--- RECORD EXCERPTS ---
━━━━━━━━━━━━━━━━━━━━━━━━━━━━━━

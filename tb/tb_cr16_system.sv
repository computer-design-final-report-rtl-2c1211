// tb_cr16_system: end-to-end test of the whole computer at its default
// parameters (50 MHz clock, 19200 bit/s UART), with the SDRAM model.
//
// The test assembles a program into the SDRAM model (encodings computed by
// the small assembler functions below), releases reset and lets the CPU
// run it. The program exercises every instruction class (R-type, I-type,
// LOAD/STOR, taken and untaken Bcond and Jcond, JAL and return) and every
// I/O device: it writes and reads the seven-segment register, reads the
// parallel port and writes its status lines, sends one byte and receives
// one byte over the UART with the status/control handshakes, waits for a
// PS/2 scan code and clears it, and writes the VGA frame buffer. Results
// are stored to 0x0200.. and compared with values worked out by hand. The
// bench also decodes the UART line, drives the UART receive line and the
// PS/2 keyboard lines, measures the load and store times (13 and 9 clocks)
// and checks the first VGA pixels of the frame after the writes. Every
// mechanism is counted; one that never happens counts as a failure.
module tb_cr16_system;
  import cr16_pkg::*;

  localparam int CLK_HZ = 50_000_000;
  localparam int BAUD   = 19_200;
  localparam int DIV    = CLK_HZ / BAUD;

  logic clk = 0, rst = 1;
  word_t sdram_addr, sdram_wdata, sdram_rdata;
  logic sdram_rd, sdram_wr, sdram_done;
  logic [6:0] seg;
  logic [7:0] ppi_data = 8'hA5;
  logic [2:0] ppi_status;
  logic uart_rxd = 1, uart_txd, kb_clk = 1, kb_data = 1;
  logic vga_hsyncb, vga_vsyncb, video_clk;
  logic [5:0] vga_rgb;
  int checks = 0, failures = 0;

  cr16_system dut (.*);

  sdram_model mem (.clk(clk), .addr(sdram_addr), .wdata(sdram_wdata), .rdata(sdram_rdata),
                   .rd(sdram_rd), .wr(sdram_wr), .done(sdram_done));

  always #10 clk = ~clk;   // 50 MHz

  // ---------------- assembler ----------------
  int unsigned apc;
  function automatic void emit(input word_t w);
    mem.mem[apc] = w;
    apc++;
  endfunction
  function automatic word_t R(input logic [3:0] ext, input logic [3:0] rd, input logic [3:0] rs);
    return {4'h0, rd, ext, rs};
  endfunction
  function automatic word_t I(input opcode_e op, input logic [3:0] rd, input logic [7:0] imm);
    return {op, rd, imm};
  endfunction
  function automatic word_t LOAD(input logic [3:0] rd, input logic [3:0] ra);
    return {4'h4, rd, EXT_LOAD, ra};
  endfunction
  function automatic word_t STOR(input logic [3:0] rs, input logic [3:0] ra);
    return {4'h4, rs, EXT_STOR, ra};
  endfunction
  function automatic word_t BR(input logic [3:0] cond, input int disp);
    return {4'hC, cond, 8'(disp)};
  endfunction
  function automatic word_t JC(input logic [3:0] cond, input logic [3:0] rt);
    return {4'h4, cond, EXT_JCND, rt};
  endfunction
  function automatic word_t JAL(input logic [3:0] rl, input logic [3:0] rt);
    return {4'h4, rl, EXT_JAL, rt};
  endfunction
  function automatic word_t LSHI(input logic [3:0] rd, input logic right);
    return {4'h8, rd, 3'b000, right, right ? 4'hF : 4'h1};
  endfunction
  function automatic word_t LSH(input logic [3:0] rd, input logic [3:0] ra);
    return {4'h8, rd, EXT_LSH, ra};
  endfunction
  // store r to the result area and advance the pointer r13
  function automatic void result(input logic [3:0] r);
    emit(STOR(r, 13));
    emit(I(OP_ADDI, 13, 8'd1));
  endfunction
  // poll address register ra until (mem & mask) is nonzero (cond EQ loops)
  // or zero (cond NE loops)
  function automatic void poll(input logic [3:0] ra, input logic [7:0] mask, input logic [3:0] cond);
    emit(LOAD(2, ra));
    emit(I(OP_ANDI, 2, mask));
    emit(I(OP_CMPI, 2, 8'd0));
    emit(BR(cond, -4));
  endfunction

  word_t expected [$];
  int unsigned halt_addr, ret_addr;

  task automatic assemble();
    int unsigned t;
    apc = 0;
    emit(I(OP_LUI, 13, 8'h02));                 // r13 = 0x0200
    emit(I(OP_MOVI, 1, 8'd5));
    emit(I(OP_MOVI, 2, 8'd3));
    emit(R(EXT_MOV, 3, 1));                     // r3 = 5
    emit(R(EXT_ADD, 3, 2));                     // r3 = 8
    result(3); expected.push_back(16'h0008);
    emit(R(EXT_SUB, 1, 2));                     // r1 = 2
    result(1); expected.push_back(16'h0002);
    emit(I(OP_MOVI, 4, 8'h0F));
    emit(I(OP_ANDI, 4, 8'h3C));                 // 0x0C
    emit(I(OP_ORI, 4, 8'h30));                  // 0x3C
    emit(I(OP_XORI, 4, 8'hFF));                 // 0xC3
    result(4); expected.push_back(16'h00C3);
    emit(I(OP_MOVI, 5, 8'h55));
    emit(I(OP_MOVI, 6, 8'h0F));
    emit(R(EXT_AND, 5, 6));                     // 0x05
    emit(R(EXT_OR, 5, 2));                      // 0x07
    emit(R(EXT_XOR, 5, 1));                     // 0x05
    result(5); expected.push_back(16'h0005);
    emit(I(OP_LUI, 7, 8'h12));
    emit(I(OP_ORI, 7, 8'h34));                  // 0x1234
    result(7); expected.push_back(16'h1234);
    emit(LSHI(7, 0));                           // 0x2468
    emit(LSHI(7, 1));                           // 0x1234
    emit(LSHI(7, 1));                           // 0x091A
    result(7); expected.push_back(16'h091A);
    emit(I(OP_MOVI, 9, 8'd0));
    emit(I(OP_SUBI, 9, 8'd1));                  // r9 = -1
    emit(I(OP_MOVI, 12, 8'h40));
    emit(LSH(12, 9));                           // right: 0x20
    result(12); expected.push_back(16'h0020);
    emit(LSH(12, 2));                           // left: 0x40
    result(12); expected.push_back(16'h0040);
    // counted loop: r8 += 2, three times
    emit(I(OP_MOVI, 7, 8'd3));
    emit(I(OP_MOVI, 8, 8'd0));
    emit(I(OP_ADDI, 8, 8'd2));
    emit(I(OP_SUBI, 7, 8'd1));
    emit(I(OP_CMPI, 7, 8'd0));
    emit(BR(C_NE, -4));
    result(8); expected.push_back(16'h0006);
    // signed against unsigned compare: r10 = 1, r9 = -1
    emit(I(OP_MOVI, 11, 8'd0));
    emit(I(OP_MOVI, 10, 8'd1));
    emit(R(EXT_CMP, 10, 9));                    // L = 1, N = 0, Z = 0
    emit(BR(C_GT, 1));                          // not taken
    emit(I(OP_ORI, 11, 8'h01));
    emit(BR(C_HI, 1));                          // taken
    emit(I(OP_ORI, 11, 8'h10));                 // skipped
    emit(BR(C_EQ, 1));                          // not taken
    emit(I(OP_ORI, 11, 8'h20));
    result(11); expected.push_back(16'h0021);
    // Jcond: unconditional taken, then JEQ not taken (Z = 0 after ADDI)
    t = apc + 3;
    emit(I(OP_MOVI, 14, 8'(t)));
    emit(JC(C_UC, 14));
    emit(I(OP_ORI, 11, 8'h40));                 // skipped
    t = apc + 3;
    emit(I(OP_MOVI, 14, 8'(t)));
    emit(JC(C_EQ, 14));                         // not taken
    emit(I(OP_ORI, 11, 8'h80));
    result(11); expected.push_back(16'h00A1);
    // JAL to the subroutine at 0x00C0, which sets r12 and returns
    emit(I(OP_MOVI, 14, 8'hC0));
    emit(JAL(15, 14));
    ret_addr = apc;
    result(12); expected.push_back(16'h0077);
    result(15); expected.push_back(word_t'(ret_addr));
    // seven-segment display
    emit(I(OP_LUI, 0, 8'hC0));
    emit(I(OP_MOVI, 1, 8'h5B));
    emit(STOR(1, 0));
    emit(LOAD(2, 0));
    result(2); expected.push_back(16'h005B);
    // parallel port
    emit(I(OP_LUI, 0, 8'hC1));
    emit(LOAD(2, 0));
    result(2); expected.push_back(16'h00A5);
    emit(I(OP_MOVI, 1, 8'h06));
    emit(STOR(1, 0));
    // UART transmit 0x4B
    emit(I(OP_LUI, 0, 8'hC2));
    emit(I(OP_LUI, 3, 8'hC3));
    emit(I(OP_MOVI, 1, 8'h4B));
    emit(STOR(1, 0));
    emit(I(OP_MOVI, 1, 8'h02));
    emit(STOR(1, 3));
    poll(3, 8'h02, C_EQ);                       // wait for the acknowledge
    emit(I(OP_MOVI, 1, 8'h00));
    emit(STOR(1, 3));
    poll(3, 8'h02, C_NE);                       // wait for it to fall
    // UART receive
    poll(3, 8'h01, C_EQ);
    emit(LOAD(4, 0));
    result(4); expected.push_back(16'h003C);
    emit(I(OP_MOVI, 1, 8'h01));
    emit(STOR(1, 3));
    poll(3, 8'h01, C_NE);
    // PS/2: wait for a scan code, keep it, clear the register
    emit(I(OP_LUI, 0, 8'hC4));
    poll(0, 8'hFF, C_EQ);
    result(2); expected.push_back(16'h001C);
    emit(STOR(2, 0));
    emit(LOAD(2, 0));
    result(2); expected.push_back(16'h0000);
    // VGA frame buffer: bytes 0 and 1 and the last byte 0xdbff
    emit(I(OP_LUI, 0, 8'hD0));
    emit(I(OP_MOVI, 1, 8'hE4));
    emit(STOR(1, 0));
    emit(I(OP_ADDI, 0, 8'd1));
    emit(I(OP_MOVI, 1, 8'h1B));
    emit(STOR(1, 0));
    emit(I(OP_LUI, 0, 8'hDB));
    emit(I(OP_ORI, 0, 8'hFF));
    emit(I(OP_MOVI, 1, 8'h99));
    emit(STOR(1, 0));
    emit(LOAD(2, 0));                           // write-only: reads 0
    result(2); expected.push_back(16'h0000);
    halt_addr = apc;
    emit(BR(C_UC, -1));                         // stop here
    if (apc > 16'hC0) $display("program too long");
    apc = 'hC0;
    emit(I(OP_MOVI, 12, 8'h77));
    emit(JC(C_UC, 15));
  endtask

  // ---------------- mechanism counters ----------------
  int state_seen [19];
  int n_br_taken, n_br_not, n_j_taken, n_j_not, n_jal;
  int n_io_wr_seg, n_io_wr_ppi, n_io_wr_uart, n_io_wr_ps2, n_io_wr_vga;
  int n_io_rd_seg, n_io_rd_ppi, n_io_rd_uart, n_io_rd_ps2, n_io_rd_vga;
  int n_tx_frames, n_rx_frames, n_kb_frames, n_fb_steal, n_vsync;
  int ld_cycles, st_cycles, n_loads, n_stores, bad_ld, bad_st;

  always @(posedge clk) if (!rst) begin
    state_seen[dut.state]++;
    if (dut.state == S11) begin
      if (dut.ir[15:12] == 4'hC) begin if (dut.ctrl.load_pc) n_br_taken++; else n_br_not++; end
      else begin if (dut.ctrl.load_pc) n_j_taken++; else n_j_not++; end
    end
    if (dut.state == S9) n_jal++;
    if (dut.io_we) begin
      n_io_wr_seg  += int'(dut.seg_en);
      n_io_wr_ppi  += int'(dut.ppi_en);
      n_io_wr_uart += int'(dut.uart_en);
      n_io_wr_ps2  += int'(dut.ps2_en);
      n_io_wr_vga  += int'(dut.vga_en);
    end
    if (dut.rddone && dut.io_en) begin
      n_io_rd_seg  += int'(dut.seg_en);
      n_io_rd_ppi  += int'(dut.ppi_en);
      n_io_rd_uart += int'(dut.uart_en);
      n_io_rd_ps2  += int'(dut.ps2_en);
      n_io_rd_vga  += int'(dut.vga_en);
    end
    if (dut.fb_we) n_fb_steal++;
    // load: S6 S18.. S8 ; store: S7 S17..
    if (dut.state == S6) ld_cycles = 0;
    if (dut.state inside {S6, S18, S8}) ld_cycles++;
    if (dut.state == S8) begin n_loads++; if (ld_cycles != 13) begin bad_ld++; if (bad_ld == 1) $display("load took %0d", ld_cycles); end end
    if (dut.state == S7) st_cycles = 0;
    if (dut.state inside {S7, S17}) st_cycles++;
    if (dut.state == S17 && dut.wrdone) begin n_stores++; if (st_cycles != 9) begin bad_st++; if (bad_st == 1) $display("store took %0d", st_cycles); end end
  end

  // ---------------- UART line monitor and driver ----------------
  logic [7:0] tx_byte;
  initial begin
    forever begin
      @(negedge uart_txd);
      repeat (DIV / 2) @(posedge clk);
      if (uart_txd == 0) begin
        for (int i = 0; i < 8; i++) begin
          repeat (DIV) @(posedge clk);
          tx_byte[i] = uart_txd;
        end
        repeat (DIV) @(posedge clk);
        n_tx_frames++;
        checks++;
        if (tx_byte != 8'h4B || uart_txd != 1) begin
          failures++; $display("FAIL uart tx byte %h", tx_byte);
        end
        // answer with 0x3C
        repeat (DIV) @(posedge clk);
        begin
          logic [9:0] f;
          f = {1'b1, 8'h3C, 1'b0};
          for (int i = 0; i < 10; i++) begin
            uart_rxd = f[i];
            repeat (DIV) @(posedge clk);
          end
          uart_rxd = 1;
          n_rx_frames++;
        end
        // then a key press on the PS/2 keyboard: make code of 'A'
        repeat (5000) @(posedge clk);
        begin
          logic [10:0] f;
          f = {1'b1, ~^8'h1C, 8'h1C, 1'b0};
          for (int i = 0; i < 11; i++) begin
            kb_data = f[i];
            repeat (500) @(posedge clk);
            kb_clk = 0;
            repeat (1000) @(posedge clk);
            kb_clk = 1;
            repeat (500) @(posedge clk);
          end
          n_kb_frames++;
        end
      end
    end
  end

  // ---------------- VGA pixel check ----------------
  int hq [2], vq [2];
  int pix_checked;
  logic halted;
  function automatic logic [5:0] colour(input logic [1:0] p);
    case (p)
      2'b00: return 6'b110000;
      2'b01: return 6'b000011;
      2'b10: return 6'b001100;
      default: return 6'b111111;
    endcase
  endfunction
  always @(posedge clk) if (!rst && dut.pix_ce) begin
    #1;
    if (halted && n_vsync >= 2 && vq[1] < 2 && hq[1] < 16) begin
      logic [7:0] b;
      b = (hq[1] < 8) ? 8'hE4 : 8'h1B;
      checks++;
      pix_checked++;
      if (vga_rgb !== colour(2'(b >> (6 - 2 * ((hq[1] % 8) / 2))))) begin
        failures++; $display("FAIL pixel h=%0d v=%0d rgb=%b", hq[1], vq[1], vga_rgb);
      end
    end
    hq[1] = hq[0]; vq[1] = vq[0];
    hq[0] = int'(dut.u_vga.hcnt); vq[0] = int'(dut.u_vga.vcnt);
  end
  always @(negedge vga_vsyncb) if (halted) n_vsync++;

  task automatic need(input int n, input string what);
    checks++;
    if (n == 0) begin failures++; $display("FAIL mechanism never happened: %s", what); end
    else $display("  %-34s %0d", what, n);
  endtask

  initial begin
    int cyc;
    halted = 0;
    assemble();
    repeat (5) @(negedge clk);
    rst = 0;
    cyc = 0;
    while (!(dut.state == S11 && dut.pc == word_t'(halt_addr + 1)) && cyc < 3_000_000) begin
      @(negedge clk); cyc++;
    end
    halted = 1;
    $display("program reached its end after %0d clocks", cyc);
    // let a full video frame pass with the new frame buffer
    while (n_vsync < 3 && cyc < 6_000_000) begin @(negedge clk); cyc++; end
    foreach (expected[i]) begin
      checks++;
      if (mem.mem['h200 + i] !== expected[i]) begin
        failures++;
        $display("FAIL result %0d: %h expected %h", i, mem.mem['h200 + i], expected[i]);
      end
    end
    checks++; if (seg !== 7'h5B) begin failures++; $display("FAIL seg %h", seg); end
    checks++; if (ppi_status !== 3'd6) begin failures++; $display("FAIL ppi status"); end
    checks++; if (dut.u_fb.g_bank[5].g_ram.u_ram.mem[511] !== 8'h99) begin
      failures++; $display("FAIL last frame-buffer byte");
    end
    checks++; if (mem.mem[16'hDBFF] !== 16'h0099) begin   // I/O writes reach SDRAM too
      failures++; $display("FAIL SDRAM copy of I/O write");
    end
    foreach (state_seen[i]) need(state_seen[i], $sformatf("state %s", state_e'(i)));
    need(n_br_taken, "Bcond taken");
    need(n_br_not, "Bcond not taken");
    need(n_j_taken, "Jcond taken");
    need(n_j_not, "Jcond not taken");
    need(n_jal, "JAL");
    need(n_loads, "loads (13 clocks)");
    need(n_stores, "stores (9 clocks)");
    checks++; if (bad_ld != 0 || bad_st != 0) begin
      failures++; $display("FAIL access times: %0d loads, %0d stores off", bad_ld, bad_st);
    end
    need(n_io_wr_seg, "seven-segment write");
    need(n_io_rd_seg, "seven-segment read");
    need(n_io_rd_ppi, "parallel port read");
    need(n_io_wr_ppi, "parallel port write");
    need(n_io_wr_uart, "UART register write");
    need(n_io_rd_uart, "UART register read");
    need(n_tx_frames, "UART frame sent");
    need(n_rx_frames, "UART frame received");
    need(n_kb_frames, "PS/2 frame received");
    need(n_io_rd_ps2, "PS/2 read");
    need(n_io_wr_ps2, "PS/2 clear");
    need(n_io_wr_vga, "frame-buffer write");
    need(n_io_rd_vga, "frame-buffer read (write-only)");
    need(n_fb_steal, "frame-buffer port taken from VGA");
    need(n_vsync, "VGA frames");
    need(pix_checked, "VGA pixels checked");
    $display("TB_RESULT checks=%0d failures=%0d", checks, failures);
    $finish;
  end

  initial begin
    repeat (8_000_000) @(posedge clk);
    failures++;
    $display("watchdog expired");
    $display("TB_RESULT checks=%0d failures=%0d", checks, failures);
    $finish;
  end
endmodule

━━━━━━━━━━━━━━━━━━━━━━━━━━━━━━

--- EXERCISE AIM ---
Leave out every line above except those from the line with "poll(0, 8'hFF, C_EQ);" up to and including the line with "emit(I(OP_MOVI, 12, 8'h77));", and copy those exactly.

--- SOLVED EXERCISE ---
    poll(0, 8'hFF, C_EQ);
    result(2); expected.push_back(16'h001C);
    emit(STOR(2, 0));
    emit(LOAD(2, 0));
    result(2); expected.push_back(16'h0000);
    // VGA frame buffer: bytes 0 and 1 and the last byte 0xdbff
    emit(I(OP_LUI, 0, 8'hD0));
    emit(I(OP_MOVI, 1, 8'hE4));
    emit(STOR(1, 0));
    emit(I(OP_ADDI, 0, 8'd1));
    emit(I(OP_MOVI, 1, 8'h1B));
    emit(STOR(1, 0));
    emit(I(OP_LUI, 0, 8'hDB));
    emit(I(OP_ORI, 0, 8'hFF));
    emit(I(OP_MOVI, 1, 8'h99));
    emit(STOR(1, 0));
    emit(LOAD(2, 0));                           // write-only: reads 0
    result(2); expected.push_back(16'h0000);
    halt_addr = apc;
    emit(BR(C_UC, -1));                         // stop here
    if (apc > 16'hC0) $display("program too long");
    apc = 'hC0;
    emit(I(OP_MOVI, 12, 8'h77));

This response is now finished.